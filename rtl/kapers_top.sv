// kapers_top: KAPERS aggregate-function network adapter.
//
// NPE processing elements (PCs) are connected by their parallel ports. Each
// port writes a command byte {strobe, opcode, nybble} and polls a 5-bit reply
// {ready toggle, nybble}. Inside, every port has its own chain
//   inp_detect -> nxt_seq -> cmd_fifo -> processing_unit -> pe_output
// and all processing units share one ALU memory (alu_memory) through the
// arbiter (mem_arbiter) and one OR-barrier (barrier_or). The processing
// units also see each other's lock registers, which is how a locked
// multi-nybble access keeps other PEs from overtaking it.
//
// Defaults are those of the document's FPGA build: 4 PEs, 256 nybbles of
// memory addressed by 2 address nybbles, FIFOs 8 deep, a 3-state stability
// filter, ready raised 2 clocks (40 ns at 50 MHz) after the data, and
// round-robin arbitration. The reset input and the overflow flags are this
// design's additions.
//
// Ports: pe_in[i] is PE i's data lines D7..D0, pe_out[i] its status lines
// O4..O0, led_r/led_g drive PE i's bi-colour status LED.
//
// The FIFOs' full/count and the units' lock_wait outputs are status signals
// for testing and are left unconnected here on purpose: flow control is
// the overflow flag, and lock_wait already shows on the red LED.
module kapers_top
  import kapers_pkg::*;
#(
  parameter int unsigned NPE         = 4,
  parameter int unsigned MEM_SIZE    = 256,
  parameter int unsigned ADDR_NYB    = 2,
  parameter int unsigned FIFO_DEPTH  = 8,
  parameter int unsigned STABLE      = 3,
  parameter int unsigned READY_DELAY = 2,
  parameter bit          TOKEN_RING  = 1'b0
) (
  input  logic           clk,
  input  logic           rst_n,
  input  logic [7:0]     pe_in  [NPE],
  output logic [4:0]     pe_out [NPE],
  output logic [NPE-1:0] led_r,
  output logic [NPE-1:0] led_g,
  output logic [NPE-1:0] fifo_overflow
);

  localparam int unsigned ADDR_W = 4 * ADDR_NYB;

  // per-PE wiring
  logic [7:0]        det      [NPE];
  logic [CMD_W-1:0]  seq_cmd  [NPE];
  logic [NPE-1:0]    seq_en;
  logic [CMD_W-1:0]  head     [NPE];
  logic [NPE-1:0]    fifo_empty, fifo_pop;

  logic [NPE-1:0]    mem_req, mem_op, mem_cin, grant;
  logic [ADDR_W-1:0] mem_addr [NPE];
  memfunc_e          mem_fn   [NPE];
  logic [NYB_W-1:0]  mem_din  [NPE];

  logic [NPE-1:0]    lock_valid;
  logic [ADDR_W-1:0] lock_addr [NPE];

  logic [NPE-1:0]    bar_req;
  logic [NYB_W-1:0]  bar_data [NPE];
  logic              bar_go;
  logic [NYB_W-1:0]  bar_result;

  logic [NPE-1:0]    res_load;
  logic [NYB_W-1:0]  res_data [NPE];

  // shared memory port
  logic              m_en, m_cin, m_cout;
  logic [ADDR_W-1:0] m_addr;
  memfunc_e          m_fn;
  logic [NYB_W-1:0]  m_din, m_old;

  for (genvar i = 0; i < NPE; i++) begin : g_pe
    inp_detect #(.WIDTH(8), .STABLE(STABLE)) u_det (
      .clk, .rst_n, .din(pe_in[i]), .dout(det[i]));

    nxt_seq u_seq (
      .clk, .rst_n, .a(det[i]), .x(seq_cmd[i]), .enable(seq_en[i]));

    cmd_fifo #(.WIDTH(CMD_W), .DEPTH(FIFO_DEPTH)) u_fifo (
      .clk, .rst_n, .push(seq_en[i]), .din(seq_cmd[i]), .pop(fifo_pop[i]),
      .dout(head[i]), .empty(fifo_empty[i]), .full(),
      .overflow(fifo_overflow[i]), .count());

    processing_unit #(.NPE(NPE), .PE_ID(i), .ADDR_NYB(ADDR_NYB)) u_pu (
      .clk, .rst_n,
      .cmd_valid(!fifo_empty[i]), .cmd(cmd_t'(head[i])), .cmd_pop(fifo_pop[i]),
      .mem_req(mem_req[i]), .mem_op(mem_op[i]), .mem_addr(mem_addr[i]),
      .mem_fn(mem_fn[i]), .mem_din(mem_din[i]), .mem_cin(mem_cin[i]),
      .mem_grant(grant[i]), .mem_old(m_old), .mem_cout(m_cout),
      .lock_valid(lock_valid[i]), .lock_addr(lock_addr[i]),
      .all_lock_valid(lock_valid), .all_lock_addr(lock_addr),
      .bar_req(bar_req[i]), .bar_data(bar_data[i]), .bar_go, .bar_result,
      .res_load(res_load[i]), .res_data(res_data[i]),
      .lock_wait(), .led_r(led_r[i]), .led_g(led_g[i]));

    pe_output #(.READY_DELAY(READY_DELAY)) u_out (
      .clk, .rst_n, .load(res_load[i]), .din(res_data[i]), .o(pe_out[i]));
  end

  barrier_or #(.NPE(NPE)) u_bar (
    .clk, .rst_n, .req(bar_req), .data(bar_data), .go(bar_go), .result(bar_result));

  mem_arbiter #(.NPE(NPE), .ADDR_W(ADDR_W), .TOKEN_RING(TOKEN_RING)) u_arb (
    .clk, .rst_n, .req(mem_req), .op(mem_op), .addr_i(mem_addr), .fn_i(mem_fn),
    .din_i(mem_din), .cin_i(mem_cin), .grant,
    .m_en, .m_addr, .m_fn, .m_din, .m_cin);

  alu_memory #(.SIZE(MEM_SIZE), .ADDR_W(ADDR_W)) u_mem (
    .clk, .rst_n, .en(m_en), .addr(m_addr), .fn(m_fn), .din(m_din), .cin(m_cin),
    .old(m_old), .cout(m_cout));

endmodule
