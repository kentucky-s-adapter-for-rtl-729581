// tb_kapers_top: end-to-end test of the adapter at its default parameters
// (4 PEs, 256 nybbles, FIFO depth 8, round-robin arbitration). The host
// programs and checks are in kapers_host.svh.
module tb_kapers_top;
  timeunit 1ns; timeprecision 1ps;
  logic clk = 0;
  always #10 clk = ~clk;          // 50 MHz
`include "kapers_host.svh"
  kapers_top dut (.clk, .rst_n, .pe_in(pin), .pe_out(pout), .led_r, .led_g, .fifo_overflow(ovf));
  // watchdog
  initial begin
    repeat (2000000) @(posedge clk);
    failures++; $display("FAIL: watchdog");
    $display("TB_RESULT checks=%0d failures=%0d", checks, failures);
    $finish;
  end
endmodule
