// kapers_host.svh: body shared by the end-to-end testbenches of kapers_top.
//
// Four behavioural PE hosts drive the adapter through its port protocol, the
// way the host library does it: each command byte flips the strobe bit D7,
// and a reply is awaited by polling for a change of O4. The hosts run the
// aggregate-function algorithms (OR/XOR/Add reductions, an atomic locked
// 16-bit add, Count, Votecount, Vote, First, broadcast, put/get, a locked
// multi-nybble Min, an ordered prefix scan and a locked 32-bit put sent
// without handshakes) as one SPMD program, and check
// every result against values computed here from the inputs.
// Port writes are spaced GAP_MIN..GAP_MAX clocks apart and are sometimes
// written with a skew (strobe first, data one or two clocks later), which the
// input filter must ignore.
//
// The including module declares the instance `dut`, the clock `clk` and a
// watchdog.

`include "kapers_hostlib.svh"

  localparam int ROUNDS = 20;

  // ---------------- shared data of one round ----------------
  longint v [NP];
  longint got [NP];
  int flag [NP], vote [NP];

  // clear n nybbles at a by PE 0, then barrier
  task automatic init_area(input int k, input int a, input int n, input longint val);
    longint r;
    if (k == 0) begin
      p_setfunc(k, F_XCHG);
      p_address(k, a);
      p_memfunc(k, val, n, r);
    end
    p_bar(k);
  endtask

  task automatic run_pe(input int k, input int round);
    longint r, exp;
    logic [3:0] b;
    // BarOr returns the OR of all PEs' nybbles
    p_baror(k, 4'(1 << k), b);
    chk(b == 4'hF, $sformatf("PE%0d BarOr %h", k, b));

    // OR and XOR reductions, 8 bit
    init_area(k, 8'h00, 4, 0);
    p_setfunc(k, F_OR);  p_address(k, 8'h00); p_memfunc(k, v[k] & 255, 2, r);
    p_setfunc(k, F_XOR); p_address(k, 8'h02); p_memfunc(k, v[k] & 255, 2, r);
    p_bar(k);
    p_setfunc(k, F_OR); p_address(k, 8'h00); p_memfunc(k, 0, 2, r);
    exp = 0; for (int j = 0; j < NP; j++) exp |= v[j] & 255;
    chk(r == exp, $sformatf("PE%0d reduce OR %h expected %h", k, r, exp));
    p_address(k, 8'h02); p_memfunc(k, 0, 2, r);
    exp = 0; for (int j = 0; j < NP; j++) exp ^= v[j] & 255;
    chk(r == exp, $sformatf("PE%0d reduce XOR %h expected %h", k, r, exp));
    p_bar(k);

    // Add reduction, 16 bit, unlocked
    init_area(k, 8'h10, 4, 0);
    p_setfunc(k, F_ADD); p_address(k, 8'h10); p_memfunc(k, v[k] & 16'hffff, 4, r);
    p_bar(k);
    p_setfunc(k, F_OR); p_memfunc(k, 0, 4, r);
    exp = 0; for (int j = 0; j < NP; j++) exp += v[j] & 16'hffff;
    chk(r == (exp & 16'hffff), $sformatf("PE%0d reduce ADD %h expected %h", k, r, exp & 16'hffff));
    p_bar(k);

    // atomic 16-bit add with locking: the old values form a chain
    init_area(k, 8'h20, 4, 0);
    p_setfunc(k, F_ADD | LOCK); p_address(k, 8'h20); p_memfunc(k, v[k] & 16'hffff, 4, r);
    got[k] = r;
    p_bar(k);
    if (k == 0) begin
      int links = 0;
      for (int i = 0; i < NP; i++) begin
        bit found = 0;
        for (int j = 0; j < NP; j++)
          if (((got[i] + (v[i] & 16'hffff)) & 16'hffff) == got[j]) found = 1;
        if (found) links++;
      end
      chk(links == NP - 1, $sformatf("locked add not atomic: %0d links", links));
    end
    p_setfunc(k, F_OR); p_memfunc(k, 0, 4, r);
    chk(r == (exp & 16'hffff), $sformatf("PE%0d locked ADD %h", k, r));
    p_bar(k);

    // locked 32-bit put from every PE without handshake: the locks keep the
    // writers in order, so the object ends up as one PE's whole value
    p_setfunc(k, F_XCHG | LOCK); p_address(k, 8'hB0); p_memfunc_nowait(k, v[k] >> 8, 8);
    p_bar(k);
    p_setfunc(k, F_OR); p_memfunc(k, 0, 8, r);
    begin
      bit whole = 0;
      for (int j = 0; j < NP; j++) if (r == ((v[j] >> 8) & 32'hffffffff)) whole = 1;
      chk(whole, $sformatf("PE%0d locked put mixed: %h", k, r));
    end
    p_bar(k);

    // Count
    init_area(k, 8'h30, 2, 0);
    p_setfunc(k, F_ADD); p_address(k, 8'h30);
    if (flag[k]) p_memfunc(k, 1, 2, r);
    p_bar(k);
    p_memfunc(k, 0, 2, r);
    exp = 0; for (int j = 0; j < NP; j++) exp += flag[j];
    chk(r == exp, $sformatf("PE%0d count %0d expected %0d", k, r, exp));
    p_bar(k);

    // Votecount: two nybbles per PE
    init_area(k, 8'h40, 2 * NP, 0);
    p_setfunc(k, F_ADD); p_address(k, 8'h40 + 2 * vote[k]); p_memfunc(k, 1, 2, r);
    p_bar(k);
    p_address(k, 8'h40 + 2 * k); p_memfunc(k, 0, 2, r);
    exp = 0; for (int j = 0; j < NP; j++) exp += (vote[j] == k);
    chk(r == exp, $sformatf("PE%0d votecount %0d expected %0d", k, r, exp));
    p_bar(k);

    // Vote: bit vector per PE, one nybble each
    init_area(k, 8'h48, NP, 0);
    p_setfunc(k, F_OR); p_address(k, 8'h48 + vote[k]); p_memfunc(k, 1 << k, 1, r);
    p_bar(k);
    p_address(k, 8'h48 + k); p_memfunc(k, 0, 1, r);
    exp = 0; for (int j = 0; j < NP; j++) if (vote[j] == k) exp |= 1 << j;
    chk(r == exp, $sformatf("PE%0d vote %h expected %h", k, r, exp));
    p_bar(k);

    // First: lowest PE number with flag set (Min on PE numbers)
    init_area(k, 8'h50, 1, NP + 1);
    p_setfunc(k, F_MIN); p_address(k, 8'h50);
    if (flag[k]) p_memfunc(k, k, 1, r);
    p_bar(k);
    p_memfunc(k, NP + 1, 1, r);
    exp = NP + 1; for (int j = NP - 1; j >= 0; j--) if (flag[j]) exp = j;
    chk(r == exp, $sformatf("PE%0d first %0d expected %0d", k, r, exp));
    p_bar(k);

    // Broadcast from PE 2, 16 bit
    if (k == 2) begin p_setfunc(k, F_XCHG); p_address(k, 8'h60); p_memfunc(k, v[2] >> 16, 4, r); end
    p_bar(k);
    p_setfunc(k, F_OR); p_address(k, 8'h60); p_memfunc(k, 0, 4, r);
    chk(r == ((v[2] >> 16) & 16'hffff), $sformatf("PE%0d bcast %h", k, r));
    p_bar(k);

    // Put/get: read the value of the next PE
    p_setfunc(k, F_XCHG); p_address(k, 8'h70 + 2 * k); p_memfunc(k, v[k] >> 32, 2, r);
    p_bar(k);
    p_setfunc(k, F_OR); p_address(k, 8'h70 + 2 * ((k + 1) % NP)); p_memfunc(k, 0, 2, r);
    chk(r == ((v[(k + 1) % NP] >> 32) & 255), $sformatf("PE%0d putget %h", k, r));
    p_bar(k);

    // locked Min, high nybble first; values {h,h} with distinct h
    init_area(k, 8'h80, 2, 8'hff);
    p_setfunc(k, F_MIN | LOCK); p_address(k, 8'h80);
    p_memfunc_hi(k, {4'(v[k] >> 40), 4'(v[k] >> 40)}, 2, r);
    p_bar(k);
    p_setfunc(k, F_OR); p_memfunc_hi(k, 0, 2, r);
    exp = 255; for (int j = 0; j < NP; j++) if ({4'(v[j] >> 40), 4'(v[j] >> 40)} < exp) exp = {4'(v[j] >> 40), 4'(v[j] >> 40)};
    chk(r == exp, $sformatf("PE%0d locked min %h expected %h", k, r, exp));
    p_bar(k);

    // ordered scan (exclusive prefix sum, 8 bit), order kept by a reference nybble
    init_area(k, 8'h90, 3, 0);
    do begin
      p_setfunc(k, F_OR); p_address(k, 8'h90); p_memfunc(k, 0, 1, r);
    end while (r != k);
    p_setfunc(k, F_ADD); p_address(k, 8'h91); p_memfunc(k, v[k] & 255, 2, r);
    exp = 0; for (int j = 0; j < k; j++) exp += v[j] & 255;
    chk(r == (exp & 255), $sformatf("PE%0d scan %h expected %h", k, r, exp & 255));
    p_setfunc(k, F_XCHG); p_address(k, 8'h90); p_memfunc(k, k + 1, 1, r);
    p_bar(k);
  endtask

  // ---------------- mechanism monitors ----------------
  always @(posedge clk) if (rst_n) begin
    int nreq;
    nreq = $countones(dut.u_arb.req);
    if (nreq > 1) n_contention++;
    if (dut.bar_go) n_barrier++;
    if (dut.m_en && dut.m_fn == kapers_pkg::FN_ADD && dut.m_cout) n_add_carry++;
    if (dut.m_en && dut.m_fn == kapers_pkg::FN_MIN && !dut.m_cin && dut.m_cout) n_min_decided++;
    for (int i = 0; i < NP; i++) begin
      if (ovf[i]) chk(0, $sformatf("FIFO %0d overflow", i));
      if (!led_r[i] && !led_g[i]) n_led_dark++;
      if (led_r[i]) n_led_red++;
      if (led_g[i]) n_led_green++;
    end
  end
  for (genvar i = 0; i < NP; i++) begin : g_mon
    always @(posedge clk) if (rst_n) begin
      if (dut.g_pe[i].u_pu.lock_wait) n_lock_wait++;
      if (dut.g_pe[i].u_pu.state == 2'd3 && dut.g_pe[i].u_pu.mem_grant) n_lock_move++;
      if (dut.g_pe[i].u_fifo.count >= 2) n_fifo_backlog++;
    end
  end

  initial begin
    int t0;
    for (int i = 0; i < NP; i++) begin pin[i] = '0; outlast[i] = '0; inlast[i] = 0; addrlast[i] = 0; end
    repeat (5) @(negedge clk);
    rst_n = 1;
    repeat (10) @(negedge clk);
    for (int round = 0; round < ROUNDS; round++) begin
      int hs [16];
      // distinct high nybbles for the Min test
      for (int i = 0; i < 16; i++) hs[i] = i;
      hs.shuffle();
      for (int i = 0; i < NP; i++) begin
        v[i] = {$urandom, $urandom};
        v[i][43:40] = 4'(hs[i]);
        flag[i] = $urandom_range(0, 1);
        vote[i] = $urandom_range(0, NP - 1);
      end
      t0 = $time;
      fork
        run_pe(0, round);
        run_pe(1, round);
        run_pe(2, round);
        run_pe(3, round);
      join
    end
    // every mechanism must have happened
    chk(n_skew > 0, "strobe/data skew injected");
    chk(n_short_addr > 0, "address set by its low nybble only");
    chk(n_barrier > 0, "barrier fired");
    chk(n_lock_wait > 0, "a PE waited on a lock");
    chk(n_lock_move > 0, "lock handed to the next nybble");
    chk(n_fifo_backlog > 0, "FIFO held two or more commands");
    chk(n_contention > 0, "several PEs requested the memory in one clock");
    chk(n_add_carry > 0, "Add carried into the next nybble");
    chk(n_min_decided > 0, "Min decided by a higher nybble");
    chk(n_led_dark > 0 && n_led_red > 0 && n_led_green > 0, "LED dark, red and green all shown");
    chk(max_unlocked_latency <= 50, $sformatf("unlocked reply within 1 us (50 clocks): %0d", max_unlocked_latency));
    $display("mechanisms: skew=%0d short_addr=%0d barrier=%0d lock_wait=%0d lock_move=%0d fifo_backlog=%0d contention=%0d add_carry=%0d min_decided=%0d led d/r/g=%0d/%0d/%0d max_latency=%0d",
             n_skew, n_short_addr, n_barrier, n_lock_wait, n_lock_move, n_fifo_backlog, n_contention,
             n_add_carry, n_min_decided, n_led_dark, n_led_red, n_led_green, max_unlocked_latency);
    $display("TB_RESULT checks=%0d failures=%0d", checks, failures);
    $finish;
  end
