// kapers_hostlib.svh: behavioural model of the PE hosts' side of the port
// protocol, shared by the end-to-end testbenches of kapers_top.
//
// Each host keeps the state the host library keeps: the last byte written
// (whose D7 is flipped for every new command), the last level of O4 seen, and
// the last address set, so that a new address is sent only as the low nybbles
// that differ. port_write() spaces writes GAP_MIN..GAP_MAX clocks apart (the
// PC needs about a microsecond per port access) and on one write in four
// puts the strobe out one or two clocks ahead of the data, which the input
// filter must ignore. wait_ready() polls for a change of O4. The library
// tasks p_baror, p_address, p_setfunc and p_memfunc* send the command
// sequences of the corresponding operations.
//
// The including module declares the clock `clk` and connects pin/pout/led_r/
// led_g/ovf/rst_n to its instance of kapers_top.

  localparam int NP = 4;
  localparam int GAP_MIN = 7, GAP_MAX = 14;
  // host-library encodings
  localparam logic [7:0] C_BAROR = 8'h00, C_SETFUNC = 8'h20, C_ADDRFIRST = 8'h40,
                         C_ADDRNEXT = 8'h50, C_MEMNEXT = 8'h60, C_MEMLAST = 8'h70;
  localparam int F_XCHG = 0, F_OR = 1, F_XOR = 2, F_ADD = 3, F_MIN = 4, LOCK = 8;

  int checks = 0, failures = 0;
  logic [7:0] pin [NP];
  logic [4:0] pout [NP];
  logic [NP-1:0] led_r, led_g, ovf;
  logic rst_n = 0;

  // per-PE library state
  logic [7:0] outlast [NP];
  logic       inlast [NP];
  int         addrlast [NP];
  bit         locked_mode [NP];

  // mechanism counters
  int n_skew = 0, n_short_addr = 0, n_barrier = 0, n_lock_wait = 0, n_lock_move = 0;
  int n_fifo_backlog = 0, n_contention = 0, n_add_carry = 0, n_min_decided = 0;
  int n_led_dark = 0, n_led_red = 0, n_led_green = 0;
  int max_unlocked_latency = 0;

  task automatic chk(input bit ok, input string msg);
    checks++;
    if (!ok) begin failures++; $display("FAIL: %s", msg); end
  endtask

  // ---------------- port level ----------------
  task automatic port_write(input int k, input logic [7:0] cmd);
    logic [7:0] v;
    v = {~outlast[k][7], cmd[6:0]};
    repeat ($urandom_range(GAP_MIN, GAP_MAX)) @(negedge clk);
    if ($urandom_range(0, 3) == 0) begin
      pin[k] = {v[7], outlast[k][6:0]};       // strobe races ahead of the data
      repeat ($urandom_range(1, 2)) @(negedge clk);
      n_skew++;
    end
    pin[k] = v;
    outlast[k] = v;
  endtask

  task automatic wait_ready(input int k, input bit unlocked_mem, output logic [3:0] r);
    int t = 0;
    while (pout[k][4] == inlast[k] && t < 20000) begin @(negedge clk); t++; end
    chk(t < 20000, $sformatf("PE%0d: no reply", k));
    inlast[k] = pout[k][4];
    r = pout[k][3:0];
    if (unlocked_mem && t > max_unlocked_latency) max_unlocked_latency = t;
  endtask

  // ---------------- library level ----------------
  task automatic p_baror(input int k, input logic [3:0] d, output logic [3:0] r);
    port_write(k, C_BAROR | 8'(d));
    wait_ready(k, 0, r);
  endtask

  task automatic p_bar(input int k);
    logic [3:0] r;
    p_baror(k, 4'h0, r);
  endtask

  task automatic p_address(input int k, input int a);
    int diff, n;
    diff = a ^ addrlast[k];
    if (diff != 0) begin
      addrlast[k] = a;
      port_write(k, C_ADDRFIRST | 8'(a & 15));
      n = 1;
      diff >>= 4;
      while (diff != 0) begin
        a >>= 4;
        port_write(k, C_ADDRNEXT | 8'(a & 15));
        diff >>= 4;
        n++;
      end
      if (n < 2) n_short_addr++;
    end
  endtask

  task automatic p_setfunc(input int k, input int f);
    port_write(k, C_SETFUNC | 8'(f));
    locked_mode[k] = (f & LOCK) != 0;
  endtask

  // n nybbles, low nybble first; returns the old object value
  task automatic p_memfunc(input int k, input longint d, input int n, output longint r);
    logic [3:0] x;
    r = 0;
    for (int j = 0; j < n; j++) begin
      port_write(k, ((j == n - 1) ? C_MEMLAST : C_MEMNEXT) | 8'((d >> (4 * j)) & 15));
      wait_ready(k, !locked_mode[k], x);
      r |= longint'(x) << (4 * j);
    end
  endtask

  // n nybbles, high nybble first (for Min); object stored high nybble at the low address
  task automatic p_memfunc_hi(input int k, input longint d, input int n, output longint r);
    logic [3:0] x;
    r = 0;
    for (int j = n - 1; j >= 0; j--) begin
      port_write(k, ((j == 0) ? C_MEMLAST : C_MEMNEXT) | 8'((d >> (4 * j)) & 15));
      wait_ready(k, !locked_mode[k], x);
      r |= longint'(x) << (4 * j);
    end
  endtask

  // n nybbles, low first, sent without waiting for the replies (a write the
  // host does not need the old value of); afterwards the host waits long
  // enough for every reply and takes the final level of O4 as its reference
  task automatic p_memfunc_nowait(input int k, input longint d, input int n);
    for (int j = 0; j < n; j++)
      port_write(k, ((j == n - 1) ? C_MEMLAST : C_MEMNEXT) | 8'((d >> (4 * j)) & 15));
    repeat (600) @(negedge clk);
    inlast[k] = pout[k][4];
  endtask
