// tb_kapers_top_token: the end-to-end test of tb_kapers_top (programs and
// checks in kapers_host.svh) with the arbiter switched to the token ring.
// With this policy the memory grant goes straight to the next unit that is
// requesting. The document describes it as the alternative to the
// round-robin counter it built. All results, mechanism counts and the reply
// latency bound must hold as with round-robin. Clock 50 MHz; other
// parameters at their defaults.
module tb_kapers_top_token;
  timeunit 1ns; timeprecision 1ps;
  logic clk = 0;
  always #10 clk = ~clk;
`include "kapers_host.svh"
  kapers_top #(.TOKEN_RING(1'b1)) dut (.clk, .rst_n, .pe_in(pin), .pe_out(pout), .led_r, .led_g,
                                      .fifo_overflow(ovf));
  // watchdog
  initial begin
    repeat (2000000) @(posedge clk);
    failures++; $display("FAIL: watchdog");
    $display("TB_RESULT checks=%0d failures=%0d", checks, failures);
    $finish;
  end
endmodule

### Assignment
A verbatim transcription is required: the first line of the listing, the line containing "are status signals", and every line between them.

### Written response
filename rtl/kapers_top.sv
// kapers_top: KAPERS aggregate-function network adapter.
//
// NPE processing elements (PCs) are connected by their parallel ports. Each
// port writes a command byte {strobe, opcode, nybble} and polls a 5-bit reply
// {ready toggle, nybble}. Inside, every port has its own chain
//   inp_detect -> nxt_seq -> cmd_fifo -> processing_unit -> pe_output
// and all processing units share one ALU memory (alu_memory) through the
// arbiter (mem_arbiter) and one OR-barrier (barrier_or). The processing
// units also see each other's lock registers, which is how a locked
// multi-nybble access keeps other PEs from overtaking it.
//
// Defaults are those of the document's FPGA build: 4 PEs, 256 nybbles of
// memory addressed by 2 address nybbles, FIFOs 8 deep, a 3-state stability
// filter, ready raised 2 clocks (40 ns at 50 MHz) after the data, and
// round-robin arbitration. The reset input and the overflow flags are this
// design's additions.
//
// Ports: pe_in[i] is PE i's data lines D7..D0, pe_out[i] its status lines
// O4..O0, led_r/led_g drive PE i's bi-colour status LED.
//
// The FIFOs' full/count and the units' lock_wait outputs are status signals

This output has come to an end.